My wife and I recently watched a movie that won many awards. The acting in the movie proved worthy of its acclaim. The moral of the movie was another matter. The main message was, “When it comes to love, be true to yourself, no matter the cost.” The movie portrayed the main character sympathetically, despite the fact that, in the name of love, he destroyed his marriage and family and horribly damaged his daughter’s life. The cost, as it turned out, was paid mostly by others.
Is this love? The Bible calls it by its true name: “self-love.” Scripture assumes that we love ourselves. We naturally “cherish” our bodies so that we feed and clothe ourselves and guard our health, outwardly and inwardly (Eph. 5.28). This basic instinct for self-preservation is so strong that it provides a measure for how we love our neighbor (Lev. 19:18; Matt. 22:39). Yet, the Bible says that this self-regard can become excessive and descend into twisted forms of self-absorption and self-indulgence. This perverted self-love says, “What’s really important is my agenda, my goals, and my feelings, not yours.” In the words of Ayn Rand, “The world revolves around me.” Self-love insists on its own way. If its demands are not met, that’s when the pouting, whining, and tantrums begin. But that’s not where it ends. Self-love wants more.

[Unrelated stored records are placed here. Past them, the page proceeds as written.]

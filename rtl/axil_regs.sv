// AXI4-Lite configuration port of the accelerator.
// The processor configures the engines through the AXI interconnect: engine
// mode, image size, the shift of the average stage, sigmaN for the DeNoise
// core, the interrupt enable, and the tables (Gaussian weights, DeStrip
// column and row vectors). Register addresses are in nuc_pkg. Table writes
// are forwarded as one-cycle write strobes with an index; tables are not
// readable. Status, frame average and frame count are read-only inputs.
// The interrupt pending bit is set by irq_set and cleared by writing 1 to bit
// 0 of STATUS; irq = pending & enable.
// Protocol: a write is taken when address and data are both valid (one
// cycle with awready = wready = 1), answered with OKAY on B; a read is
// answered on the cycle after arvalid. Byte strobes are ignored: registers
// are written as whole words. Reset values: mode 0, 640 x 512 image.
// Taken from the source design: configuration reaches the accelerator over an
// AXI bus from the processor, and an interrupt tells the main core a frame is
// done. Own choices: the whole register map, reset values (640 x 512), the
// write-1-to-clear status bit, and ignoring byte strobes.
module axil_regs
  import nuc_pkg::*;
#(
  parameter int unsigned NT    = 9,
  parameter int unsigned MAX_W = 1280,
  parameter int unsigned MAX_H = 1024,
  localparam int unsigned XW   = $clog2(MAX_W + 1),
  localparam int unsigned YW   = $clog2(MAX_H + 1),
  localparam int unsigned TW   = (NT > 1) ? $clog2(NT) : 1,
  localparam int unsigned CAW  = $clog2(MAX_W),
  localparam int unsigned RAW  = $clog2(MAX_H)
) (
  input  logic              clk,
  input  logic              rst_n,
  // AXI4-Lite slave
  input  logic [15:0]       awaddr,
  input  logic              awvalid,
  output logic              awready,
  input  logic [31:0]       wdata,
  input  logic [3:0]        wstrb,
  input  logic              wvalid,
  output logic              wready,
  output logic [1:0]        bresp,
  output logic              bvalid,
  input  logic              bready,
  input  logic [15:0]       araddr,
  input  logic              arvalid,
  output logic              arready,
  output logic [31:0]       rdata,
  output logic [1:0]        rresp,
  output logic              rvalid,
  input  logic              rready,
  // configuration
  output mode_e             mode,
  output logic [XW-1:0]     width,
  output logic [YW-1:0]     height,
  output logic [4:0]        shift,
  output logic [31:0]       sigma_n,
  output logic              wgt_we,
  output logic [TW-1:0]     wgt_idx,
  output logic [WGT_W-1:0]  wgt_data,
  output logic              col_we,
  output logic [CAW-1:0]    col_addr,
  output logic              row_we,
  output logic [RAW-1:0]    row_addr,
  output logic [OFS_W-1:0]  ofs_data,
  // status
  input  logic              busy,
  input  logic              irq_set,
  input  logic [15:0]       mean,
  input  logic [31:0]       frames,
  output logic              irq
);
  logic wr, irq_en, irq_pend;
  logic [15:0] wa;

  assign wr      = awvalid && wvalid && !bvalid;
  assign awready = wr;
  assign wready  = wr;
  assign bresp   = 2'b00;
  assign rresp   = 2'b00;
  assign arready = !rvalid;
  assign wa      = awaddr;
  assign irq     = irq_pend && irq_en;

  always_ff @(posedge clk or negedge rst_n) begin
    if (!rst_n) begin
      bvalid   <= 1'b0;
      mode     <= MODE_BLUR;
      width    <= XW'(640);
      height   <= YW'(512);
      shift    <= '0;
      sigma_n  <= '0;
      irq_en   <= 1'b0;
      irq_pend <= 1'b0;
      wgt_we   <= 1'b0;
      col_we   <= 1'b0;
      row_we   <= 1'b0;
      wgt_idx  <= '0;
      wgt_data <= '0;
      col_addr <= '0;
      row_addr <= '0;
      ofs_data <= '0;
    end else begin
      wgt_we <= 1'b0;
      col_we <= 1'b0;
      row_we <= 1'b0;
      if (bvalid && bready) bvalid <= 1'b0;
      if (irq_set) irq_pend <= 1'b1;
      if (wr) begin
        bvalid <= 1'b1;
        if (wa >= BASE_WGT && wa < BASE_WGT + 16'(4 * NT)) begin
          wgt_we   <= 1'b1;
          wgt_idx  <= TW'((wa - BASE_WGT) >> 2);
          wgt_data <= wdata[WGT_W-1:0];
        end else if (wa >= BASE_COL && wa < BASE_ROW) begin
          col_we   <= ((wa - BASE_COL) >> 2) < 16'(MAX_W);
          col_addr <= CAW'((wa - BASE_COL) >> 2);
          ofs_data <= wdata[OFS_W-1:0];
        end else if (wa >= BASE_ROW && wa < BASE_END) begin
          row_we   <= ((wa - BASE_ROW) >> 2) < 16'(MAX_H);
          row_addr <= RAW'((wa - BASE_ROW) >> 2);
          ofs_data <= wdata[OFS_W-1:0];
        end else begin
          unique case (wa)
            REG_CTRL:   mode    <= mode_e'(wdata[2:0]);
            REG_WIDTH:  width   <= wdata[XW-1:0];
            REG_HEIGHT: height  <= wdata[YW-1:0];
            REG_SHIFT:  shift   <= wdata[4:0];
            REG_SIGMA:  sigma_n <= wdata;
            REG_STATUS: if (wdata[0]) irq_pend <= irq_set;
            REG_IRQ_EN: irq_en  <= wdata[0];
            default: ;
          endcase
        end
      end
    end
  end

  always_ff @(posedge clk or negedge rst_n) begin
    if (!rst_n) begin
      rvalid <= 1'b0;
      rdata  <= '0;
    end else begin
      if (rvalid && rready) rvalid <= 1'b0;
      if (arvalid && arready) begin
        rvalid <= 1'b1;
        unique case (araddr)
          REG_CTRL:   rdata <= 32'(mode);
          REG_WIDTH:  rdata <= 32'(width);
          REG_HEIGHT: rdata <= 32'(height);
          REG_SHIFT:  rdata <= 32'(shift);
          REG_SIGMA:  rdata <= sigma_n;
          REG_STATUS: rdata <= {30'd0, busy, irq_pend};
          REG_IRQ_EN: rdata <= {31'd0, irq_en};
          REG_MEAN:   rdata <= 32'(mean);
          REG_FRAMES: rdata <= frames;
          default:    rdata <= '0;
        endcase
      end
    end
  end

  // AXI rule: a response stays valid until it is taken.
  assert property (@(posedge clk) disable iff (!rst_n) bvalid && !bready |=> bvalid);
  assert property (@(posedge clk) disable iff (!rst_n) rvalid && !rready |=> rvalid && $stable(rdata));
endmodule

Such a person’s “needs” (especially in the name of “love”) are raised above the needs of others, no matter how inconvenient, unpleasant, or harmful they are to others. Self-love elbows itself into a conversation, monopolizes the time, and demands the spotlight, even if it means crassly hijacking another’s moment of honor. Like Cupid, it is a childish predator and hardly cares if others have to pay the cost for what it fancies. Not surprisingly, the Bible says that the more we love ourselves, the less able we are to love others (2 Tim. 3:2–4). Self-love does not see them. It is near-sighted.
If you attempt to find fault with the reckless actions of this so-called love, you may hear the response, “But I must be true to myself”—which means being your worst self. This is a deluded form of love. It is often pursued under the pretense of “it’s OK as long as nobody gets hurt.” But it rarely sees the damage it causes. Anyone who has walked through the dark valley of the broken heart knows that such words are the convenient lie of self-love. When a Hollywood celebrity was challenged on his romantic relationship with his girlfriend’s young daughter, his answer was: “The heart wants what it wants. There’s no logic to those things. You meet someone, and you fall in love, and that’s that.” If asked the question, “Is love ever wrong?” the answer is, “Yes, when it leaves behind a trail of carnage.”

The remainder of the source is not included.